再探小型对象分配技巧

再探小型对象分配技巧(Small-Object Allocation)

/*

 * References, 参考文献:

 * [1]. Alexandrescu, Andrei. "Modern C++ Design: Generic Programming and Design 

 * Patterns Applied". Copyright (c) 2001. Addison-Wesley.

 *

 * 本文研究的源代码取自loki库SmallObj.h & SmallObj.cpp 

 */

 

#include <boost/progress.hpp>
#include <vector>

using namespace boost;
using namespace std;

struct SmallObj {
    char c;
};

int main()
{
    progress_timer t;
    
    SmallObj *s = new SmallObj();   //case 1.
    vector<char> vc;  //case 2.
    vector<string>vs; //case 3.
    vector<int> *vi = new vector<int>(1); //case 4.
    
    std::cout << t.elapsed() << std::endl;
}

利用boost的progress_timer库编了一个小测试,看看c++默认的new操作大概需要多长时间.

机器配置:2.26 GHz Intel Core 2 Duo, 4GB 1067 MHz DDR3, Mac OS 10.7.3.
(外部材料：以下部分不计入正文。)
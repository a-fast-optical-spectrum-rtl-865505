// ccd_acq_pkg -- constants shared by the linear-CCD acquisition front end.
//
// The numbers describe the ILX511 line sensor and the FIFO that buffers one
// line of samples for the DSP. The sensor figures (2048 effective pixels,
// 32 leading dummy/optical-black outputs, more than 2088 clocks per line) and the
// FIFO shape (16 bits x 4096 words) follow the design; the default ROG
// period of 4182 clocks is the terminal count of the frame counter plus one.
// The ROG pulse width of 8 clocks is the stated 8 us pulse at the 1 MHz
// CCD clock. Every module takes these as parameter defaults, so a test can
// shrink them.
package ccd_acq_pkg;

  // CCD line structure (ILX511)
  localparam int unsigned NPIX        = 2048; // effective picture elements
  localparam int unsigned DUMMY_LEAD  = 32;   // dummy + optical black before S1
  localparam int unsigned MIN_LINE    = 2088; // CCD clocks required between ROG pulses

  // Frame (ROG) timing, in 1 MHz CCD clocks
  localparam int unsigned ROG_CNT_W   = 16;
  localparam int unsigned ROG_PERIOD  = 4182;
  localparam int unsigned ROG_WIDTH   = 8;

  // Clocking
  localparam int unsigned SYS_DIV     = 20;   // 20 MHz -> 1 MHz

  // Sample FIFO between ADC and DSP
  localparam int unsigned DATA_W      = 16;   // AD7641 in 16-bit parallel mode
  localparam int unsigned FIFO_AW     = 12;   // 4096 words

  // DSP command word width on the McBSP link
  localparam int unsigned CMD_W       = 16;

endpackage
1. 单独执行case 1时,耗时平均3微妙,小对象内存的动态内存分配时间;

2. 同时执行2,3时,耗时最低3微妙,最多4微妙,通过std::alloc分配小对象内存;这种情况下,通常case 3是从case 2 已经分配的segregated freelist中得到分配的内存快,耗时应该很低。
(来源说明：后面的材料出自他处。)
// adc_start_ctr -- per-line ADC conversion window and FIFO/DSP requests.
//
// After each ROG pulse the sensor shifts out one line: DUMMY_LEAD dummy and
// optical-black outputs, then the NPIX effective pixels, then trailing
// dummies. This block counts CCD clocks from the end of the ROG pulse and
//   * holds adc_start high for exactly the NPIX clock periods of the
//     effective pixels; ANDed with the 1 MHz clock outside, it becomes the
//     ADC CONVST burst of NPIX pulses at 50% duty, one per pixel;
//   * holds w_req (FIFO write request) high over the same window plus one
//     clock, so that the FIFO write caused by the last conversion, which the
//     ADC completes within the following clock period, is still enabled;
//   * raises r_req (the DSP's read request / interrupt) one clock after
//     w_req falls, when the whole line sits in the FIFO, and holds it until
//     the next ROG pulse.
// rog is active high (the inverted ROG line); while it is high all outputs
// are low and the count restarts.
//
// Timing: clk is the 1 MHz CCD clock. State changes on its FALLING edge so
// that adc_start is stable around every rising edge, where the external AND
// gate passes the clock. If the falling edge that ends the ROG pulse is E0,
// the k-th CCD clock pulse after ROG rises between Ek-1 and Ek; adc_start is
// set at E(DUMMY_LEAD) so the first CONVST pulse coincides with CCD pulse
// DUMMY_LEAD+1, the first effective pixel S1, and the last with pixel
// S(NPIX). The window position follows the sensor's line structure; the
// extra clock of w_req, the exact r_req timing and the falling-edge timing
// are this implementation's choices.
module adc_start_ctr #(
  parameter int unsigned NPIX       = ccd_acq_pkg::NPIX,
  parameter int unsigned DUMMY_LEAD = ccd_acq_pkg::DUMMY_LEAD
) (
  input  logic clk,
  input  logic rst_n,
  input  logic rog,
  output logic adc_start,
  output logic w_req,
  output logic r_req
);
  localparam int unsigned LAST = DUMMY_LEAD + NPIX + 2;  // count where r_req rises
  localparam int unsigned CW   = $clog2(LAST + 2);

  logic [CW-1:0] cnt;
  logic [CW-1:0] cnt_next;

  always_comb cnt_next = (cnt == CW'(LAST)) ? cnt : cnt + 1'b1;

  always_ff @(negedge clk or negedge rst_n) begin
    if (!rst_n) begin
      cnt       <= '0;
      adc_start <= 1'b0;
      w_req     <= 1'b0;
      r_req     <= 1'b0;
    end else if (rog) begin
      cnt       <= '0;
      adc_start <= 1'b0;
      w_req     <= 1'b0;
      r_req     <= 1'b0;
    end else begin
      cnt       <= cnt_next;
      adc_start <= (cnt_next >= CW'(DUMMY_LEAD)) && (cnt_next < CW'(DUMMY_LEAD + NPIX));
      w_req     <= (cnt_next >= CW'(DUMMY_LEAD)) && (cnt_next <= CW'(DUMMY_LEAD + NPIX));
      r_req     <= (cnt_next == CW'(LAST));
    end
  end

  initial assert (DUMMY_LEAD >= 1 && NPIX >= 1)
    else $error("adc_start_ctr: DUMMY_LEAD and NPIX must be at least 1");

  // r_req and adc_start are never high together
  a_no_overlap: assert property (@(posedge clk) disable iff (!rst_n) !(adc_start && r_req));
endmodule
3. 只执行case 4时,最低耗时4微妙,最多6微妙。


按照[1]的说法,系统缺省的free store分配器速度很慢,并且跟loki编写小型对象分配器比较,执行速度慢一个等量级。下面就看看loki的Small-Object Allocator是怎么实现的,有哪些优化技巧在实现中。
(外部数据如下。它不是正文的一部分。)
// tb_adc_start_ctr -- self-checking test of the ADC conversion window.
//
// Drives a 1 MHz clock and a ROG pulse of 8 clocks (changing on the falling
// edge, as the frame generator does), then builds the CCD clock
// (clk AND NOT rog) and the CONVST burst (clk AND adc_start) in the bench.
// For each of three lines (one of them cut short by an early ROG pulse) it
// checks, by counting CCD clock pulses after ROG:
//   * exactly 2048 CONVST pulses, the first on CCD pulse 33 (pixel S1) and
//     the rest on consecutive CCD pulses;
//   * w_req high from before the first to after the last CONVST pulse;
//   * r_req rising only after w_req has fallen and cleared by ROG;
//   * all outputs low during ROG.
module tb_adc_start_ctr;
  localparam int NPIX = 2048, LEAD = 32, WIDTH = 8;
  int checks = 0, failures = 0;

  logic clk = 1'b0, rst_n = 1'b1, rog = 1'b1;
  logic adc_start, w_req, r_req;

  adc_start_ctr dut (.clk(clk), .rst_n(rst_n), .rog(rog),
                     .adc_start(adc_start), .w_req(w_req), .r_req(r_req));

  always #500 clk = ~clk;

  wire ccd_clk = clk & ~rog;
  wire convst  = clk & adc_start;

  task automatic check(input bit ok, input string msg);
    checks++;
    if (!ok) begin failures++; $display("FAIL: %s", msg); end
  endtask

  int pix = 0;              // CCD pulses since ROG
  int n_conv = 0, first_conv = -1, last_conv = -1;
  bit gap = 0;
  bit wreq_at_conv_ok = 1;
  int rreq_rise_pix = -1;
  int wreq_fall_pix = -1;

  always @(posedge ccd_clk) pix++;
  always @(posedge convst) begin
    #1;
    if (n_conv == 0) first_conv = pix;
    else if (pix != last_conv + 1) gap = 1;
    last_conv = pix;
    n_conv++;
    if (!w_req) wreq_at_conv_ok = 0;
  end
  always @(posedge r_req) rreq_rise_pix = pix;
  always @(negedge w_req) wreq_fall_pix = pix;

  task automatic rog_pulse();
    @(negedge clk) rog <= 1'b1;
    repeat (WIDTH) @(negedge clk);
    check(!adc_start && !w_req && !r_req, "outputs low during ROG");
    rog <= 1'b0;
    pix = 0; n_conv = 0; first_conv = -1; last_conv = -1; gap = 0;
    wreq_at_conv_ok = 1; rreq_rise_pix = -1; wreq_fall_pix = -1;
  endtask

  task automatic check_line(input int line);
    check(n_conv == NPIX, $sformatf("line %0d: %0d CONVST pulses", line, n_conv));
    check(first_conv == LEAD + 1, $sformatf("line %0d: first CONVST on CCD pulse %0d", line, first_conv));
    check(!gap, $sformatf("line %0d: CONVST pulses consecutive", line));
    check(wreq_at_conv_ok, $sformatf("line %0d: w_req high at every CONVST", line));
    check(wreq_fall_pix > last_conv, $sformatf("line %0d: w_req outlasts last CONVST", line));
    check(rreq_rise_pix > wreq_fall_pix, $sformatf("line %0d: r_req after w_req", line));
    check(r_req, $sformatf("line %0d: r_req held until ROG", line));
  endtask

  initial #1 rst_n = 1'b0;   // reset edge after time 0

  initial begin
    repeat (3) @(negedge clk);
    rst_n = 1'b1;
    rog_pulse();
    repeat (3000) @(negedge clk);
    check_line(1);
    // a line interrupted by ROG in the middle of the window
    rog_pulse();
    repeat (1000) @(negedge clk);
    check(adc_start && w_req && !r_req, "window open mid-line");
    rog_pulse();
    repeat (2200) @(negedge clk);
    check_line(3);
    $display("TB_RESULT checks=%0d failures=%0d", checks, failures);
    $finish;
  end

  initial begin
    repeat (20000) @(negedge clk);
    failures++;
    $display("FAIL: watchdog");
    $display("TB_RESULT checks=%0d failures=%0d", checks, failures);
    $finish;
  end
endmodule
loki的小型对象分配器一共分为四层,处于最底层的是chunk struct。每一个chunk对象包含并管理一大块内存,这一大块内存本身包含整数个固定大小的区块(block)。chunk内包含逻辑信息,使用者可根据这些逻辑信息分配和归还区块,当chunk中不再剩余blocks时,分配失败并传回零。


第二层是FixedAllocator,其对象以chunk为构件。FixedAllocator主要用来满足那些“累计总量超过chunk容量”的内存分配请求。FixedAllocator会通过一个vector将chunks组合起来以达到目的。如果新的内存请求出现,但vector中的chunk都被占用了,此时FixedAllocator会产生一块新的chunk,并将它添加到vector中,再由chunk满足需求。


第三层SmallObjAllocator提供的通用性的分配归还函数,此对象拥有数个FixedAllocator对象,每一个负责分配某特定大小的对象。根据申请的bytes个数不同,SmallObjAllocator对象会将内存分配申请分发给辖内某个FixedAllocator。如果请求数量过大,会转发给系统提供的::operator new。


最后一层是SmallObject,它包装了FixedAllocator,以便向C++ Classes提供封装良好的分配服务。SmallObject重载了operator new 和 operator delete,将任务转给SmallObjAllocator对象去完成。

 

Chunk

Chunk的定义如下

 struct Chunk
        {
            void Init(std::size_t blockSize, unsigned char blocks);
            void* Allocate(std::size_t blockSize);
            void Deallocate(void* p, std::size_t blockSize);
            void Reset(std::size_t blockSize, unsigned char blocks);
            void Release();
            unsigned char* pData_;
            unsigned char
                firstAvailableBlock_,
                blocksAvailable_;
        };

 pData指向被管理内存本身,除此以外chunk还保存一下整数值:

  • firstAvailableBlock_, chunk内的第一个可用区块的索引号
  • blocksAvailable_, chunk内的可用区块总数

因为firstAvailableBlock_, blocksAvailable_的类型都是unsigned char,因此一个chunk在一部8-bit char机器上无法拥有255个以上的区块。如果block未被使用,就拿第一个字节放置“下一个未被使用的区块”的索引号。由于firstAvailableBlock_已经持有第一个block的索引号,因此我们便有了一个由“可用区块”组成的freelist,无须占用额外内存。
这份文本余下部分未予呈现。